*** Data under study

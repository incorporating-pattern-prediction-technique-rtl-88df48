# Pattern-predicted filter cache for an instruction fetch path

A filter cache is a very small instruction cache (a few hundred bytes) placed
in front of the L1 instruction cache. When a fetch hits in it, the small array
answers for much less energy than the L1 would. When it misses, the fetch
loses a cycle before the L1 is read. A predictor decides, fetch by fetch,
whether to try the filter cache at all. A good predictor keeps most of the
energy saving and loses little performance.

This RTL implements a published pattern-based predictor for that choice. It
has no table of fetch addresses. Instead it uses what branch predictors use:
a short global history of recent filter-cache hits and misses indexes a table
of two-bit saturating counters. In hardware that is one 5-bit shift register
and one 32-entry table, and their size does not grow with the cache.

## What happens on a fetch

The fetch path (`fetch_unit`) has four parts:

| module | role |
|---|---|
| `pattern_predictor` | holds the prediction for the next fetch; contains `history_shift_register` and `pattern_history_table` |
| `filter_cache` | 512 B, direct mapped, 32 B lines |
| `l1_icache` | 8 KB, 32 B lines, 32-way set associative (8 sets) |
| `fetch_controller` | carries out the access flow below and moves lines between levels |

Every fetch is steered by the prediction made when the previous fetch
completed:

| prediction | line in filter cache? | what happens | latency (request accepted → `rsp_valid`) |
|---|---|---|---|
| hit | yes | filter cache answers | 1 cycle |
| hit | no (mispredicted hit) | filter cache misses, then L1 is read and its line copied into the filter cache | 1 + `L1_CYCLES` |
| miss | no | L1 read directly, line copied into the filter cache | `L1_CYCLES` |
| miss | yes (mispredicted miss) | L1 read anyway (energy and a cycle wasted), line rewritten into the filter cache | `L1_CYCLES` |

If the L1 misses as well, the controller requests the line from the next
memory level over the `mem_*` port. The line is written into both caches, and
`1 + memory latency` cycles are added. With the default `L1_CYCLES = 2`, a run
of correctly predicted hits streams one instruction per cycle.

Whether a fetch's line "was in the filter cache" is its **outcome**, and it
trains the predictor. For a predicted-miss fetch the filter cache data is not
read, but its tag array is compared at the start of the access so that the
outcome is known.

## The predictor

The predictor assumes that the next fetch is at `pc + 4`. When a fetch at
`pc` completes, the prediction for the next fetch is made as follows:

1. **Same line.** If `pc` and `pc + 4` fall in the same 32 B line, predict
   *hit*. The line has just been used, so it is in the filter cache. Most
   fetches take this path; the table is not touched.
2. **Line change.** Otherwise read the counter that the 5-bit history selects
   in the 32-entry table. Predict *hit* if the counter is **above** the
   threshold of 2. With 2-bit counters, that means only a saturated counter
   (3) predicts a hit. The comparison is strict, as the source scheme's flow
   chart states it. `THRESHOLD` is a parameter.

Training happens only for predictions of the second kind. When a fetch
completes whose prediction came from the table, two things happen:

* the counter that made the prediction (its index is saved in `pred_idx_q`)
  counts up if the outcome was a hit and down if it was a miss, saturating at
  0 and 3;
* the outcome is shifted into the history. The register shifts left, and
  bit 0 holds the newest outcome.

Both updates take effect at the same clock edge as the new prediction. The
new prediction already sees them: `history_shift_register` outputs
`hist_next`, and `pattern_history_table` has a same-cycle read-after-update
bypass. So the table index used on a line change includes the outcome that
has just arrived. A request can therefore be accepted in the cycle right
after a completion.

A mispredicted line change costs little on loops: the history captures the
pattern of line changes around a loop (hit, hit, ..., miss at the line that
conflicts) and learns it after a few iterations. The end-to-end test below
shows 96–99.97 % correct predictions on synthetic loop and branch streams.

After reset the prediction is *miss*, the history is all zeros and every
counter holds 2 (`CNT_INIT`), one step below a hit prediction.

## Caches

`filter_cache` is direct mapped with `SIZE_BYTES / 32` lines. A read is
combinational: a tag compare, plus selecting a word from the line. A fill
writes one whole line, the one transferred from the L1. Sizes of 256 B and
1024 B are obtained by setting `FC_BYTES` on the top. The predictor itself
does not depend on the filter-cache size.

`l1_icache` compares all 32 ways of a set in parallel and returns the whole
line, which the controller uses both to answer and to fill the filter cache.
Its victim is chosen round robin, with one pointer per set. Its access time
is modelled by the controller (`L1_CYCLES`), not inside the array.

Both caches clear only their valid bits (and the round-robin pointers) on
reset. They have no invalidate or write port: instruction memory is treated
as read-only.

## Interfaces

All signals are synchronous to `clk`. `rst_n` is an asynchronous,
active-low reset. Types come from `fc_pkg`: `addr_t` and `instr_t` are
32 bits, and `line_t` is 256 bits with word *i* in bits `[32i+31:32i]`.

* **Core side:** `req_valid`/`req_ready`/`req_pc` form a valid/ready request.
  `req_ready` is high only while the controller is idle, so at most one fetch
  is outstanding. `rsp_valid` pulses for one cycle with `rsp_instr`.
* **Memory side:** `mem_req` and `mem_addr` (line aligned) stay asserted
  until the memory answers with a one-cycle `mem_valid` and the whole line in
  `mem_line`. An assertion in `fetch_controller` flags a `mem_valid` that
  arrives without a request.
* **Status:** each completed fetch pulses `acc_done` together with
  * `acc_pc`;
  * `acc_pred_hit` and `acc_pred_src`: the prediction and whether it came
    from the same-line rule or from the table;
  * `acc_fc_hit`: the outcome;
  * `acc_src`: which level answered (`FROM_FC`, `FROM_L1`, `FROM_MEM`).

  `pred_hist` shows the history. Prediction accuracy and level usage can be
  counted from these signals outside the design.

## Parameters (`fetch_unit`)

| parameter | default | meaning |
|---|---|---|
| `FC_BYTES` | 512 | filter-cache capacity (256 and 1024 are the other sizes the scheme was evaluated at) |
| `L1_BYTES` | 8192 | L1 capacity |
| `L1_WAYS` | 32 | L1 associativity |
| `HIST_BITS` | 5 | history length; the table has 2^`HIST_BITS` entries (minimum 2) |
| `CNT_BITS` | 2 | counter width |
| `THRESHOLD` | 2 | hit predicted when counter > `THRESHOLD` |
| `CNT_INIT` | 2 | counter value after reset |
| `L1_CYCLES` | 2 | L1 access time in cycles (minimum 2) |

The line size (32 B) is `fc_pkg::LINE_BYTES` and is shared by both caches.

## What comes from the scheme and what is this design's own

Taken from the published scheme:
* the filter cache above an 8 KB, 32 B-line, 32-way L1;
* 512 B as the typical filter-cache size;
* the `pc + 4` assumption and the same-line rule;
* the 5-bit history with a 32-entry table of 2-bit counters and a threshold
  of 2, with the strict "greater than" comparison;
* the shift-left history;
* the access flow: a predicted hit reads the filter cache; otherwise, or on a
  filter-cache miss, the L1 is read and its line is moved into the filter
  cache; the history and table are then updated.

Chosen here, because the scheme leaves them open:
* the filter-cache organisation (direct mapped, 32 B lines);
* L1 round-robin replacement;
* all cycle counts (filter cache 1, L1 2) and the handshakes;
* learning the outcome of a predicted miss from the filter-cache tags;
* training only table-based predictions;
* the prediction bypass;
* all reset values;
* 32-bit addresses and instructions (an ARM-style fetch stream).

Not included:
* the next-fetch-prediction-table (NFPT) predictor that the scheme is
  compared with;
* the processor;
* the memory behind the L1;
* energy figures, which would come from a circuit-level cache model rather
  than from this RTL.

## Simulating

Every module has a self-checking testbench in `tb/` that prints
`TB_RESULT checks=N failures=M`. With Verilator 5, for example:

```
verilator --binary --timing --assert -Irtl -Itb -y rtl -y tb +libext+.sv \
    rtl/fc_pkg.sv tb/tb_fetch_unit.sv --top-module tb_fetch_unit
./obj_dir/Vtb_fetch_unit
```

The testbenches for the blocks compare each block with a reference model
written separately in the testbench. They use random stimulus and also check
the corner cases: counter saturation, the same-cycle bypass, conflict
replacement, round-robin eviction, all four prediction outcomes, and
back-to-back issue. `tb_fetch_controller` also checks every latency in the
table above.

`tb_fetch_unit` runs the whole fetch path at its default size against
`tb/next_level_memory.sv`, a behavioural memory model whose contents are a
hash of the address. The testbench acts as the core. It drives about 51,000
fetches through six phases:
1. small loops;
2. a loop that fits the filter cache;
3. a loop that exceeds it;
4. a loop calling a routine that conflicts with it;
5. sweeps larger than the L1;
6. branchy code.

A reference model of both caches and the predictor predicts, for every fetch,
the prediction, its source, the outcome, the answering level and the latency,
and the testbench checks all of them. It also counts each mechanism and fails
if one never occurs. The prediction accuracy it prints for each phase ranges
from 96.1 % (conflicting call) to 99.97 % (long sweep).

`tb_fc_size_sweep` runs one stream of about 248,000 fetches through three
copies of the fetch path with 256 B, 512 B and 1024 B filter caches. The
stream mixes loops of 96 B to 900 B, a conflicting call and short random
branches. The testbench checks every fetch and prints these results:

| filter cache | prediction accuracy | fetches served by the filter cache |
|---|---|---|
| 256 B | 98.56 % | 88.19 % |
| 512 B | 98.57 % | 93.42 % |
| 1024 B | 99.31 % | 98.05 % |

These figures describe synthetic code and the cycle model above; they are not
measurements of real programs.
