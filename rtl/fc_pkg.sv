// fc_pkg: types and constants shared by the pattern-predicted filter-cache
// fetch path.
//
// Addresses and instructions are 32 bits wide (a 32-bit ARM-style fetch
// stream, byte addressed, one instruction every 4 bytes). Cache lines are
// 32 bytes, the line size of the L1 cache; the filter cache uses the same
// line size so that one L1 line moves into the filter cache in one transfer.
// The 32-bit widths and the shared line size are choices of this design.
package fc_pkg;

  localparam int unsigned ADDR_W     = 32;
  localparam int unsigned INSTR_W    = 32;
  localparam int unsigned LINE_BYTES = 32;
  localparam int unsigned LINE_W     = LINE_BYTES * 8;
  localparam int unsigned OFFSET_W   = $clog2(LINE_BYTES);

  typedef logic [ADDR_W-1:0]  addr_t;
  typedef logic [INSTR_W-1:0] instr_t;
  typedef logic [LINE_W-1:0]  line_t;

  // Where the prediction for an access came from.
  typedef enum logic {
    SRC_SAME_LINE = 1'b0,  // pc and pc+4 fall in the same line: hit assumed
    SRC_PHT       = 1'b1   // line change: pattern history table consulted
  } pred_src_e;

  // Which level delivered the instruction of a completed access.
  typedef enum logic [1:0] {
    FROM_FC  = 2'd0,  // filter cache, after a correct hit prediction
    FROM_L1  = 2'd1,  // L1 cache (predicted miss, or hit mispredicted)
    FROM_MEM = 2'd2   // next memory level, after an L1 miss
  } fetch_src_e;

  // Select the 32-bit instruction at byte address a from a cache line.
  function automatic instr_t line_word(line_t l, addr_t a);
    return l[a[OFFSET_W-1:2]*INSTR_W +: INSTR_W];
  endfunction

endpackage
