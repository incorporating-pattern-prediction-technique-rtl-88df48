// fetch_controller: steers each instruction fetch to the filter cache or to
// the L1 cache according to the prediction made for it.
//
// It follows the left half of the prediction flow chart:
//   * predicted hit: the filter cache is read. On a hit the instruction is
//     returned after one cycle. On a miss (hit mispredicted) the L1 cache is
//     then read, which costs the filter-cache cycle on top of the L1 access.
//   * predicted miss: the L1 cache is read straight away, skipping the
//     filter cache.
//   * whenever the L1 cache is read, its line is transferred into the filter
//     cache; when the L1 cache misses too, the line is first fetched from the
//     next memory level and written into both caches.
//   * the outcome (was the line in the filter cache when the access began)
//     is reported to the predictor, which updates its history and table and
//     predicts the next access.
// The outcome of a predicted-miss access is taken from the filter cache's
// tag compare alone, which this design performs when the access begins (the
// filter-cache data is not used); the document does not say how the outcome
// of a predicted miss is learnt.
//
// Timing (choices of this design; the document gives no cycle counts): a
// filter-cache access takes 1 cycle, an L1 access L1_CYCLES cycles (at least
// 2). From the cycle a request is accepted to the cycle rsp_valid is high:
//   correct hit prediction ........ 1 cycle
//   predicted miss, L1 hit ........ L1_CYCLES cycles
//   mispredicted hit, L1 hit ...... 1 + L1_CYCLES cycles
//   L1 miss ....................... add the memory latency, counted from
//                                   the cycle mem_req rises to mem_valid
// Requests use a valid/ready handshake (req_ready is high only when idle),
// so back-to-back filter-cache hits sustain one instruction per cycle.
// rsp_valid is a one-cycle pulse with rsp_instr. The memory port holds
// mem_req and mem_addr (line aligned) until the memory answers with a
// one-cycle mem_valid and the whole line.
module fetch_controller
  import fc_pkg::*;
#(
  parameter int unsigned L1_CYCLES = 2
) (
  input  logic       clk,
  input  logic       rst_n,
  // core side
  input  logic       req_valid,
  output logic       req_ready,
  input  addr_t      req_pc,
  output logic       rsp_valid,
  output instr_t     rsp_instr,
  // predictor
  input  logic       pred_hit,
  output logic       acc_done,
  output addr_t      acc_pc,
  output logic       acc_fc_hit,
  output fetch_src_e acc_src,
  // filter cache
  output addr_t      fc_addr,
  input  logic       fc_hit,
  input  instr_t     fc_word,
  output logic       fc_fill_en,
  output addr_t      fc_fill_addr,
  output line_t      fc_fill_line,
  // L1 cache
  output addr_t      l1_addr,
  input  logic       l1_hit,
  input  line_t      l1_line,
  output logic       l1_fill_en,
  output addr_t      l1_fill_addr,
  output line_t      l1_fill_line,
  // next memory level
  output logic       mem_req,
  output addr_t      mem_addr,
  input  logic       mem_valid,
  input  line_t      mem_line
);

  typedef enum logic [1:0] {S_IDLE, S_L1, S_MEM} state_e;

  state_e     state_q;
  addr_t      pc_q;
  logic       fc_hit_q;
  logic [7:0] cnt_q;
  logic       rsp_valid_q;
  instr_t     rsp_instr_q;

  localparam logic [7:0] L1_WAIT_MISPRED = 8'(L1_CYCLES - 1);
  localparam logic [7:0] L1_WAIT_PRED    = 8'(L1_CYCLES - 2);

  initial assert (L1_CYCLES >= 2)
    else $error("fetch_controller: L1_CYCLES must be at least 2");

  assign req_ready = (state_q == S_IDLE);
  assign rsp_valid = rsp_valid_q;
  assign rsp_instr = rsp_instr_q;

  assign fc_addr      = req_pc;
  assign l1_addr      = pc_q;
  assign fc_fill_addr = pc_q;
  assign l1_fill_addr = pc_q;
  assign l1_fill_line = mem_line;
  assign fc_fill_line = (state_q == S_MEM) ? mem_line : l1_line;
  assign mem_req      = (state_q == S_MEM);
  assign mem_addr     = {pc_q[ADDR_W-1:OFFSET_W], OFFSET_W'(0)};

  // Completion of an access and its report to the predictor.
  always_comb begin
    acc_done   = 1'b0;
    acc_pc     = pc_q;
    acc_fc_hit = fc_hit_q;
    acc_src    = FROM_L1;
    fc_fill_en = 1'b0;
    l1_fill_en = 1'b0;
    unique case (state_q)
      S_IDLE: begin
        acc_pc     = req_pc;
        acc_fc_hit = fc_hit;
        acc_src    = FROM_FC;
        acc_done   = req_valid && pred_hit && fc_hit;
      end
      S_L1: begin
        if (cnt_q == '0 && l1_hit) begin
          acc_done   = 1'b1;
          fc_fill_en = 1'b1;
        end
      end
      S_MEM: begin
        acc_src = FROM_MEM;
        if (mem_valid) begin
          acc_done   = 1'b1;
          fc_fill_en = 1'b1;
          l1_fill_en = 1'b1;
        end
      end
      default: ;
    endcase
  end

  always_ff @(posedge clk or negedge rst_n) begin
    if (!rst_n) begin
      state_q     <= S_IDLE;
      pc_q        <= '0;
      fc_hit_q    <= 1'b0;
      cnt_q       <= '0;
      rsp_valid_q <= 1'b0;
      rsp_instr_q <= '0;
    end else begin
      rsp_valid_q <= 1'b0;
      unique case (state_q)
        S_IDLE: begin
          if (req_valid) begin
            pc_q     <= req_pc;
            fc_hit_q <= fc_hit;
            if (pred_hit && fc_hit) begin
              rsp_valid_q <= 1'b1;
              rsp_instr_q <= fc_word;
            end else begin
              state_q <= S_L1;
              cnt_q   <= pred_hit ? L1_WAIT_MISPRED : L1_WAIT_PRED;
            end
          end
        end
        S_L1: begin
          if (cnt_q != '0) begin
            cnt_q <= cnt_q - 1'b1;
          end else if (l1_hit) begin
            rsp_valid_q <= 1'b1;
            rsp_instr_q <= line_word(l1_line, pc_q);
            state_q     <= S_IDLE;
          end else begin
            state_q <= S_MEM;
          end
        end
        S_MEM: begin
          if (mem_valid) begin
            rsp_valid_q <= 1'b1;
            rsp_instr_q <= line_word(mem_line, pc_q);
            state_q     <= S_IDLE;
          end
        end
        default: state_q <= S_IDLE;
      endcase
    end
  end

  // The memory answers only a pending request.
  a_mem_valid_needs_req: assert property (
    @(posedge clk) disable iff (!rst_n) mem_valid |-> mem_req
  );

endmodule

******

Task objective -
Using the data above, reproduce exactly the lines from the line that contains "from 96.1 %" through the line that contains "stream mixes loops", including both.

Response for this exercise -
from 96.1 % (conflicting call) to 99.97 % (long sweep).

`tb_fc_size_sweep` runs one stream of about 248,000 fetches through three
copies of the fetch path with 256 B, 512 B and 1024 B filter caches. The
stream mixes loops of 96 B to 900 B, a conflicting call and short random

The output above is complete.